Chacko M S, Adamo M L
Department of Biochemistry, University of Texas Health Science Center, San Antonio 78229-3900, USA.
Endocrinology. 2000 Oct;141(10):3546-55. doi: 10.1210/endo.141.10.7729.
Poly(IC), a synthetic double-stranded RNA copolymer of inosinic and cytidilic acids, decreases the growth of normal and tumorigenic cells. We tested the hypothesis that Poly(IC) decreases C6 glioma cell growth by disrupting an autocrine insulin-like growth factor I (IGF-I) growth loop. Addition of Poly(IC) decreased C6 cell number in confluent and sparse cultures in a dose-dependent manner. Addition of exogenous IGF-I partially compensated for the decrease in cell number caused by Poly(IC) in confluent and subconfluent cultures of C6 cells, suggesting that one mechanism of Poly(IC) action is through down-regulation of IGF-I gene expression and/or action. Treatment of confluent C6 cells with 10 and 200 microg/ml Poly(IC) for 24 h decreased IGF-I messenger RNA (mRNA) levels to 50% and 25% of the control value, respectively. Treatment of C6 cells with 200 microg/ml Poly(IC) for 24 h reduced IGF-I receptor mRNA levels to 50% of the control level. IGF-binding protein-1 (IGFBP-1), -2, and -6 mRNAs were not expressed in the C6 cells used in this study. Treatment of C6 cells with 200 microg/ml Poly(IC) for 24 h reduced IGFBP-4 mRNA and IGFBP-5 mRNA levels to 26% and 29% of the control level, respectively. There was no significant change in IGFBP-3, insulin receptor, or actin mRNA levels with Poly(IC) treatment. Treatment of confluent C6 cells with 200 microg/ml Poly(IC) for 24 h decreased levels of immunoreactive IGF-I in conditioned medium (CM) to 55% of the control value, decreased IGF-I receptor beta-subunit levels to 28% of the control value, and decreased levels of IGFBP-3, IGFBP-4, and IGFBP-5 protein in CM to 45%, 50%, and 30% of the control values, respectively. There was no significant change in actin and tubulin protein levels with Poly(IC) treatment. These results suggest that IGF-I gene expression is down-regulated by Poly(IC) treatment and that IGF-I bioavailability and action in C6 cells are also altered due to decreases in IGF-I receptor and binding protein levels.

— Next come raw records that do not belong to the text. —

// rev_router: reverse router, the mirror of the router. It takes the
// row-ordered Lq words (WL = 7 bits per lane, wider than the router's 6 bits
// because they carry column sums) of the nine column sections and hands them
// to the eight PAB/PCUB edge slots through 9:1 multiplexers selected by the
// block number. slot_vld marks the slots a block row of weight 7 leaves empty.
// Purely combinational; the select tables come from ldpc_pkg.
module rev_router
  import ldpc_pkg::*;
(
  input  blk_t              blk,
  input  lword_t [NSEC-1:0] din,      // per section, P lanes
  output lword_t [WMAX-1:0] dout,     // per PCUB slot, P lanes
  output logic   [WMAX-1:0] slot_vld
);
  always_comb begin
    for (int unsigned e = 0; e < WMAX; e++) begin
      dout[e]     = din[sec_of_slot(int'(blk), e)];
      slot_vld[e] = slot_used(int'(blk), e);
      if (!slot_vld[e]) dout[e] = '0;
    end
  end
endmodule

聚肌胞苷酸(Poly(IC))是一种肌苷酸和胞苷酸的合成双链RNA共聚物,可抑制正常细胞和致瘤细胞的生长。我们检验了以下假设:Poly(IC)通过破坏自分泌胰岛素样生长因子I(IGF-I)生长环来抑制C6胶质瘤细胞的生长。添加Poly(IC)以剂量依赖的方式降低了汇合和稀疏培养物中C6细胞的数量。在C6细胞的汇合和亚汇合培养物中添加外源性IGF-I部分补偿了由Poly(IC)引起的细胞数量减少,这表明Poly(IC)作用的一种机制是通过下调IGF-I基因表达和/或作用。用10和200μg/ml的Poly(IC)处理汇合的C6细胞24小时,分别将IGF-I信使核糖核酸(mRNA)水平降至对照值的50%和25%。用200μg/ml的Poly(IC)处理C6细胞24小时,将IGF-I受体mRNA水平降至对照水平的50%。在本研究中使用的C6细胞中未检测到IGF结合蛋白-1(IGFBP-1)、-2和-6的mRNA表达。用200μg/ml的Poly(IC)处理C6细胞24小时,分别将IGFBP-4 mRNA和IGFBP-5 mRNA水平降至对照水平的26%和29%。Poly(IC)处理后,IGFBP-3、胰岛素受体或肌动蛋白mRNA水平无显著变化。用200μg/ml的Poly(IC)处理汇合的C6细胞24小时,使条件培养基(CM)中免疫反应性IGF-I水平降至对照值的55%,IGF-I受体β亚基水平降至对照值的28%,CM中IGFBP-3、IGFBP-4和IGFBP-5蛋白水平分别降至对照值的45%、50%和30%。Poly(IC)处理后,肌动蛋白和微管蛋白蛋白水平无显著变化。这些结果表明,Poly(IC)处理可下调IGF-I基因表达,并且由于IGF-I受体和结合蛋白水平的降低,C6细胞中IGF-I的生物利用度和作用也发生了改变。